## INSTRUCTIONS FOR THE TASK
Reproduce each line from the first in the data through the line that contains "if (!hresetn) begin" exactly; give nothing else.

DATA: Begin

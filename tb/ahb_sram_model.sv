// ahb_sram_model: behavioural AHB-Lite SRAM slave for testbenches.
//
// A word-addressed memory of DEPTH 32-bit words behind an AHB-Lite slave
// interface. A transfer is captured in its address phase (HSEL high,
// HTRANS NONSEQ or SEQ, HREADYOUT high) and completed in its data phase
// after 0..max_wait wait states, drawn at random per transfer. Writes
// take HWDATA at the end of the data phase; reads return the addressed
// word during it. The response is always OKAY. It also checks that the
// address phase stays put while it inserts wait states and counts
// transfers and wait states. Not synthesizable intent: a test model.
module ahb_sram_model #(
  parameter int DEPTH = 1024
) (
  input  logic        hclk,
  input  logic        hresetn,
  input  logic [3:0]  max_wait,
  input  logic        hsel,
  input  logic [31:0] haddr,
  input  logic [1:0]  htrans,
  input  logic        hwrite,
  input  logic [31:0] hwdata,
  output logic        hreadyout,
  output logic [1:0]  hresp,
  output logic [31:0] hrdata
);
  logic [31:0] mem [DEPTH];
  logic        dp_valid;
  logic        dp_write;
  int          dp_word;
  int          wait_left;
  int          n_transfers = 0;
  int          n_waits = 0;
  int          n_errors = 0;
  logic [31:0] stall_addr;
  logic [1:0]  stall_trans;
  logic        st_valid = 1'b0;

  assign hreadyout = !(dp_valid && wait_left > 0);
  assign hresp     = 2'b00;
  assign hrdata    = (dp_valid && !dp_write) ? mem[dp_word] : 32'h0;

  initial for (int i = 0; i < DEPTH; i++) mem[i] = 32'h0;

  always @(posedge hclk or negedge hresetn) begin
    if (!hresetn) begin
      dp_valid  <= 1'b0;
      dp_write  <= 1'b0;
      dp_word   <= 0;
      wait_left <= 0;
      st_valid  <= 1'b0;
    end else if (!hreadyout) begin
      wait_left <= wait_left - 1;
      n_waits++;
      // A pending address phase must not change during wait states.
      if (st_valid && (haddr != stall_addr || htrans != stall_trans)) n_errors++;
      st_valid    <= hsel && htrans[1];
      stall_addr  <= haddr;
      stall_trans <= htrans;
    end else begin
      if (st_valid && (haddr != stall_addr || htrans != stall_trans)) n_errors++;
      st_valid <= 1'b0;
      if (dp_valid && dp_write) mem[dp_word] <= hwdata;
      dp_valid  <= hsel && htrans[1];
      dp_write  <= hwrite;
      dp_word   <= int'(haddr[31:2]) % DEPTH;
      wait_left <= (max_wait == 0) ? 0 : int'($urandom_range(0, int'(max_wait)));
      if (hsel && htrans[1]) n_transfers++;
    end
  end

endmodule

DATA: End

## WRITTEN RESPONSE
filename tb/ahb_sram_model.sv
// ahb_sram_model: behavioural AHB-Lite SRAM slave for testbenches.
//
// A word-addressed memory of DEPTH 32-bit words behind an AHB-Lite slave
// interface. A transfer is captured in its address phase (HSEL high,
// HTRANS NONSEQ or SEQ, HREADYOUT high) and completed in its data phase
// after 0..max_wait wait states, drawn at random per transfer. Writes
// take HWDATA at the end of the data phase; reads return the addressed
// word during it. The response is always OKAY. It also checks that the
// address phase stays put while it inserts wait states and counts
// transfers and wait states. Not synthesizable intent: a test model.
module ahb_sram_model #(
  parameter int DEPTH = 1024
) (
  input  logic        hclk,
  input  logic        hresetn,
  input  logic [3:0]  max_wait,
  input  logic        hsel,
  input  logic [31:0] haddr,
  input  logic [1:0]  htrans,
  input  logic        hwrite,
  input  logic [31:0] hwdata,
  output logic        hreadyout,
  output logic [1:0]  hresp,
  output logic [31:0] hrdata
);
  logic [31:0] mem [DEPTH];
  logic        dp_valid;
  logic        dp_write;
  int          dp_word;
  int          wait_left;
  int          n_transfers = 0;
  int          n_waits = 0;
  int          n_errors = 0;
  logic [31:0] stall_addr;
  logic [1:0]  stall_trans;
  logic        st_valid = 1'b0;

  assign hreadyout = !(dp_valid && wait_left > 0);
  assign hresp     = 2'b00;
  assign hrdata    = (dp_valid && !dp_write) ? mem[dp_word] : 32'h0;

  initial for (int i = 0; i < DEPTH; i++) mem[i] = 32'h0;

  always @(posedge hclk or negedge hresetn) begin
    if (!hresetn) begin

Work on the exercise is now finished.